Evaluating chemical effects on human neural cells through calcium imaging and deep learning.

作者信息

Ku Ray Yueh, Bansal Ankush, Dutta Dipankar J, Yamashita Satoshi, Peloquin John, Vu Diana N, Shen Yubing, Uchida Tomoki, Torii Masaaki, Hashimoto-Torii Kazue

机构信息

Center for Neuroscience Research, Children's Research Institute, Children's National Hospital, Washington, DC 20010, USA.

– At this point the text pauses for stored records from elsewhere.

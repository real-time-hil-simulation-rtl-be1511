// Model of one inductively loaded two-level phase leg (bridge arm).
//
// Replaces the usual switching-function leg model. The conduction drops of
// the four devices and the two gate signals define a high and a low voltage
// limit; a saturated PI controller, fed with the leg current, chooses the
// leg voltage between them. While a gate is on, or while current flows
// through a diode, the output sits on a limit and the leg behaves like an
// ideal switch with drops. When both gates are off and the current has
// reached zero, the controller leaves the limits and holds the current at
// zero, which reproduces discontinuous conduction and the disabled bridge.
// This structure is the published one; the drop characteristic and the way
// the DC-rail current is attributed are choices of this design.
//
// Interface: i_ac is the current into the leg node (A, 11 fractional bits);
// u_leg is relative to the bus midpoint and u_leg_n to the negative rail
// (V, 21 fractional bits). upper_path is high while the leg current is
// carried by the upper switch or diode, so it flows in the positive rail.
// Timing: u_leg is combinational from i_ac and the gates; the drops and the
// PI state advance once per step strobe.
module phase_leg
  import hil_pkg::*;
#(
  parameter real DISC_AP  = 17.5e3,
  parameter real DISC_TI  = 812.0e-9,
  parameter real DISC_TS  = 100.0e-9,
  parameter real U_DC_NOM = 600.0,
  parameter real DIODE_U0  = 1.0,
  parameter real DIODE_R   = 0.010,
  parameter real SWITCH_U0 = 1.0,
  parameter real SWITCH_R  = 0.015
) (
  input  logic  clk,
  input  logic  rst_n,
  input  logic  step,
  input  volt_t u_dc,
  input  logic  pwm_h,
  input  logic  pwm_l,
  input  amp_t  i_ac,        // current into the leg node
  output volt_t u_leg,       // leg voltage, midpoint reference
  output volt_t u_leg_n,     // leg voltage, negative-rail reference
  output logic  upper_path,  // current flows through the upper devices
  output logic  dcm,         // both gates off and output between limits
  output logic  sat_hi,
  output logic  sat_lo,
  output logic  i_limited
);

  volt_t d_h_drop, d_l_drop, sw_h_drop, sw_l_drop;
  volt_t hi_lim, lo_lim;

  voltage_drops #(
    .DIODE_U0(DIODE_U0), .DIODE_R(DIODE_R),
    .SWITCH_U0(SWITCH_U0), .SWITCH_R(SWITCH_R)
  ) u_drops (
    .clk, .rst_n, .step, .i_ac,
    .d_h_drop, .d_l_drop, .sw_h_drop, .sw_l_drop
  );

  leg_limits u_limits (
    .u_dc, .pwm_h, .pwm_l,
    .d_h_drop, .d_l_drop, .sw_h_drop, .sw_l_drop,
    .hi_lim, .lo_lim
  );

  sat_pi #(
    .DISC_AP(DISC_AP), .DISC_TI(DISC_TI), .DISC_TS(DISC_TS),
    .U_DC_NOM(U_DC_NOM)
  ) u_pi (
    .clk, .rst_n, .step, .i_ac, .hi_lim, .lo_lim,
    .y(u_leg), .sat_hi, .sat_lo, .i_limited
  );

  always_comb begin
    u_leg_n    = sat_volt(96'(u_leg) + 96'(u_dc >>> 1));
    // Upper gate on: the upper switch or its diode carries the current.
    // Lower gate on: the lower devices do. Both off: the upper diode only
    // when the output is clamped to the high limit.
    if (pwm_h)      upper_path = 1'b1;
    else if (pwm_l) upper_path = 1'b0;
    else            upper_path = sat_hi;
    dcm = !pwm_h && !pwm_l && !sat_hi && !sat_lo;
  end

endmodule
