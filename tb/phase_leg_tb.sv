// Runs one leg model in closed loop with an inductor (2.5 mH, modelled in
// real arithmetic in the testbench) returning to a constant AC-side voltage.
// Phase 1 switches the gates with dead time; phase 2 disables both gates.
// Every step the leg voltage, upper-path flag and DCM flag are compared with
// a real-valued model of drops, limits and saturated PI fed with the same
// quantised current. At the end of phase 2 the current must be zero and the
// leg voltage must equal the AC-side voltage (discontinuous conduction).
module phase_leg_tb;
  import hil_pkg::*;
  localparam real AP = 17.5e3, TI = 812e-9, TS = 100e-9, L = 2.5e-3;
  // input limit U_DC/Ap, rounded to the current LSB as the design stores it
  localparam real ILIM = real'(longint'(600.0 / AP * 2048.0)) / 2048.0;
  localparam real UAC = 420.0;   // AC-side voltage against the negative rail
  logic clk = 0, rst_n = 0, step = 0;
  volt_t u_dc;
  logic pwm_h = 0, pwm_l = 0;
  amp_t i_ac = '0;
  volt_t u_leg, u_leg_n;
  logic upper_path, dcm, sat_hi, sat_lo, i_limited;
  int checks = 0, failures = 0, n_dcm = 0, n_up = 0;

  phase_leg dut (.*);
  always #5 clk = ~clk;

  function automatic real v2r(volt_t v); return real'(v) / 2.0**VF; endfunction
  function automatic real rabs(real x); return x < 0 ? -x : x; endfunction
  task automatic check(input bit ok, input string what);
    checks++;
    if (!ok) begin failures++; if (failures < 20) $display("FAIL %s", what); end
  endtask

  initial begin
    real il, s, dd, sd, ia, ic, u, hi, lo, y, ul;
    bit eup, edcm;
    il = 0; s = 0; dd = 0; sd = 0;
    u_dc = to_volt(600.0);
    repeat (2) @(negedge clk);
    rst_n = 1;
    for (int t = 0; t < 3000; t++) begin
      int pos;
      pos = t % 500;
      if (t < 1500) begin
        pwm_h = pos < 350;
        pwm_l = pos >= 360 && pos < 490;
      end else begin
        pwm_h = 0; pwm_l = 0;
      end
      // il flows out of the leg; the leg model takes the current into it
      i_ac = to_amp(-il);
      #1;
      ia = real'(i_ac) / 2.0**IF;
      hi = pwm_l ? -300.0 + sd : 300.0 + dd;
      lo = pwm_h ?  300.0 - sd : -300.0 - dd;
      ic = ia > ILIM ? ILIM : ia < -ILIM ? -ILIM : ia;
      u  = AP * ic + s;
      y  = u >= hi ? hi : u <= lo ? lo : u;
      ul = y + 300.0;
      eup  = pwm_h ? 1 : pwm_l ? 0 : (u >= hi);
      edcm = !pwm_h && !pwm_l && (u < hi) && (u > lo);
      check(rabs(v2r(u_leg_n) - ul) < 0.05, $sformatf("t=%0d u_leg_n %f expected %f", t, v2r(u_leg_n), ul));
      check(rabs(v2r(u_leg) - y) < 0.05, "u_leg midpoint reference");
      if (rabs(u - hi) > 0.05 && rabs(u - lo) > 0.05) begin
        check(upper_path == eup, $sformatf("t=%0d upper_path %0b expected %0b", t, upper_path, eup));
        check(dcm == edcm, $sformatf("t=%0d dcm %0b expected %0b", t, dcm, edcm));
      end
      if (dcm) n_dcm++;
      if (upper_path) n_up++;
      // advance testbench state by one step
      s  = s + TS / TI * (y - s);
      dd = 1.0 + 0.010 * rabs(ia);
      sd = 1.0 + 0.015 * rabs(ia);
      il = il + TS / L * (v2r(u_leg_n) - UAC);
      step = 1;
      @(negedge clk);
      step = 0;
    end
    check(rabs(il) < 0.002, $sformatf("current %f did not settle to zero", il));
    check(rabs(v2r(u_leg_n) - UAC) < 10.0, $sformatf("leg voltage %f does not follow %f", v2r(u_leg_n), UAC));
    check(n_dcm > 100 && n_up > 100, "coverage: DCM and upper-path conduction");
    $display("TB_RESULT checks=%0d failures=%0d", checks, failures);
    $finish;
  end

  initial begin
    repeat (10000) @(posedge clk);
    failures++;
    $display("TB_RESULT checks=%0d failures=%0d", checks, failures);
    $finish;
  end
endmodule
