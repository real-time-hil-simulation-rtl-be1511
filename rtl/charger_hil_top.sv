// Real-time hardware-in-the-loop model of a three-phase synchronous buck
// battery charger.
//
// An ideal DC source (u_dc) feeds three two-level phase legs. Each leg
// drives its own series R_s-L filter into a common output capacitor C with a
// parallel resistor R_C, and the capacitor charges a battery (U_batt behind
// R_batt) through a blocking diode. The controller under test drives the six
// gate signals and reads the simulated currents and voltages. The legs use
// the saturated-PI leg model, so when the gates are disabled the phase
// currents settle at zero and the leg voltages follow the output capacitor,
// instead of chattering between the rails as a switching-function model
// does at a fixed step.
//
// The whole circuit advances one forward-Euler step of TS = 100 ns on every
// STEP_DIV-th clock (default: 100 MHz clock, STEP_DIV = 10); step_o marks
// the clock on which the states update. Within a step the path from the
// registered inductor currents through the PI controllers to the next
// inductor currents is combinational. The DC-link current i_dc is the sum
// of the phase currents carried by the upper devices (positive: out of the
// source's positive terminal). Seven first-order sigma-delta modulators
// bring the phase currents (+/-64 A full scale), leg voltages and output
// voltage (+/-1024 V full scale) out as one-bit streams.
//
// Circuit, component values, step and PI tuning are the published test
// system's; the clock rate, the DAC channel assignment and scaling, and the
// reset operating point (450 V on the capacitor, zero currents) are this
// design's. Phase currents i_ph flow from the legs towards the capacitor;
// voltages are against the negative rail. Currents carry 11 and voltages 21
// fractional bits.
module charger_hil_top
  import hil_pkg::*;
#(
  parameter int unsigned NLEG     = 3,
  parameter int unsigned STEP_DIV = 10,        // clocks per model step
  parameter real TS        = 100.0e-9,          // model time step [s]
  parameter real L_H       = 2.5e-3,
  parameter real RS        = 50.0e-3,
  parameter real C_F       = 1.1e-3,
  parameter real R_C       = 4.7e3,
  parameter real R_BATT    = 0.2,
  parameter real U_INIT    = 450.0,
  parameter real U_DC_NOM  = 600.0,
  parameter real DISC_AP   = 17.5e3,
  parameter real DISC_TI   = 812.0e-9
) (
  input  logic                 clk,
  input  logic                 rst_n,
  input  volt_t                u_dc,            // DC source voltage
  input  volt_t                u_batt,          // battery source voltage
  input  logic [NLEG-1:0]      pwm_h,           // upper gates
  input  logic [NLEG-1:0]      pwm_l,           // lower gates
  output logic                 step_o,          // model step strobe
  output volt_t                u_leg [NLEG],    // leg voltages
  output amp_t                 i_ph  [NLEG],    // phase currents
  output volt_t                u_out,           // output capacitor voltage
  output amp_t                 i_batt,          // battery current
  output logic signed [IW+1:0] i_dc,            // DC-link current
  output logic [NLEG-1:0]      dcm,             // leg in discontinuous mode
  output logic [NLEG-1:0]      sat_hi,          // leg clamped to high limit
  output logic [NLEG-1:0]      sat_lo,          // leg clamped to low limit
  output logic [NLEG-1:0]      i_limited,       // PI input clipped
  output logic                 batt_diode_on,   // battery diode conducts
  output logic [2*NLEG:0]      dac_bits         // sigma-delta streams
);

  // ---- model step strobe -------------------------------------------------
  localparam int unsigned DW = $clog2(STEP_DIV + 1);
  localparam logic [DW-1:0] DIV_LAST = DW'(STEP_DIV - 1);
  logic [DW-1:0] div_q;
  always_ff @(posedge clk or negedge rst_n) begin
    if (!rst_n)                          div_q <= '0;
    else if (div_q == DIV_LAST)          div_q <= '0;
    else                                 div_q <= div_q + 1'b1;
  end
  assign step_o = (div_q == DIV_LAST);

  // ---- phase legs and filter branches -------------------------------------
  logic [NLEG-1:0] upper_path;

  for (genvar k = 0; k < NLEG; k++) begin : g_leg
    amp_t i_into;
    // The leg model takes the current flowing into its node.
    assign i_into = sat_amp(-96'(i_ph[k]));

    phase_leg #(
      .DISC_AP(DISC_AP), .DISC_TI(DISC_TI), .DISC_TS(TS), .U_DC_NOM(U_DC_NOM)
    ) u_leg_model (
      .clk, .rst_n, .step(step_o), .u_dc,
      .pwm_h(pwm_h[k]), .pwm_l(pwm_l[k]), .i_ac(i_into),
      .u_leg(), .u_leg_n(u_leg[k]),
      .upper_path(upper_path[k]), .dcm(dcm[k]),
      .sat_hi(sat_hi[k]), .sat_lo(sat_lo[k]), .i_limited(i_limited[k])
    );

    inductor_branch #(.L_H(L_H), .RS(RS), .TS(TS)) u_branch (
      .clk, .rst_n, .step(step_o),
      .u_a(u_leg[k]), .u_b(u_out), .i(i_ph[k])
    );
  end

  // ---- output node and DC-link current -----------------------------------
  logic signed [IW+1:0] i_sum;
  always_comb begin
    i_sum = '0;
    i_dc  = '0;
    for (int k = 0; k < NLEG; k++) begin
      i_sum = i_sum + (IW+2)'(i_ph[k]);
      if (upper_path[k]) i_dc = i_dc + (IW+2)'(i_ph[k]);
    end
  end

  output_node #(
    .C_F(C_F), .R_C(R_C), .R_BATT(R_BATT), .TS(TS), .U_INIT(U_INIT)
  ) u_out_node (
    .clk, .rst_n, .step(step_o), .i_in(i_sum), .u_batt,
    .u_out, .i_batt, .d_on(batt_diode_on)
  );

  // ---- analog outputs -----------------------------------------------------
  for (genvar k = 0; k < NLEG; k++) begin : g_dac
    sigma_delta_dac #(.W(16)) u_dac_i (
      .clk, .rst_n, .x(i_ph[k][IW-1 -: 16]), .bit_o(dac_bits[k])
    );
    sigma_delta_dac #(.W(16)) u_dac_u (
      .clk, .rst_n, .x(u_leg[k][VW-1 -: 16]), .bit_o(dac_bits[NLEG + k])
    );
  end
  sigma_delta_dac #(.W(16)) u_dac_out (
    .clk, .rst_n, .x(u_out[VW-1 -: 16]), .bit_o(dac_bits[2*NLEG])
  );

endmodule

Novel Business Development Department, Suntory Global Innovation Center Limited, 8-1-1 Seikadai, Seika-cho, Soraku-gun, Kyoto 619-0284, Japan.

出版信息

iScience. 2024 Nov 1;27(12):111298. doi: 10.1016/j.isci.2024.111298. eCollection 2024 Dec 20.

Abstract

New substances intended for human consumption must undergo extensive preclinical safety pharmacology testing prior to approval. These tests encompass the evaluation of effects on the central nervous system, which is highly sensitive to chemical substances. With the growing understanding of the species-specific characteristics of human neural cells and advancements in machine learning technology, the development of effective and efficient methods for the initial screening of chemical effects on human neural function using machine learning platforms is anticipated. In this study, we employed a deep learning model to analyze calcium dynamics in human-induced pluripotent stem cell-derived neural progenitor cells, which were exposed to various concentrations of four representative chemicals. We report that this approach offers a reliable and concise method for quantitatively classifying the effects of chemical exposures and predicting potential harm to human neural cells.

摘要

供人类食用的新物质在获批之前必须经过广泛的临床前安全药理学测试。这些测试包括对中枢神经系统影响的评估,中枢神经系统对化学物质高度敏感。随着对人类神经细胞物种特异性特征的认识不断加深以及机器学习技术的进步,预计将开发出利用机器学习平台对化学物质对人类神经功能的影响进行初步筛选的有效且高效的方法。在本研究中,我们使用深度学习模型分析了人诱导多能干细胞衍生的神经祖细胞中的钙动力学,这些细胞暴露于四种代表性化学物质的不同浓度下。我们报告称,这种方法为定量分类化学物质暴露的影响以及预测对人类神经细胞的潜在危害提供了一种可靠且简洁的方法。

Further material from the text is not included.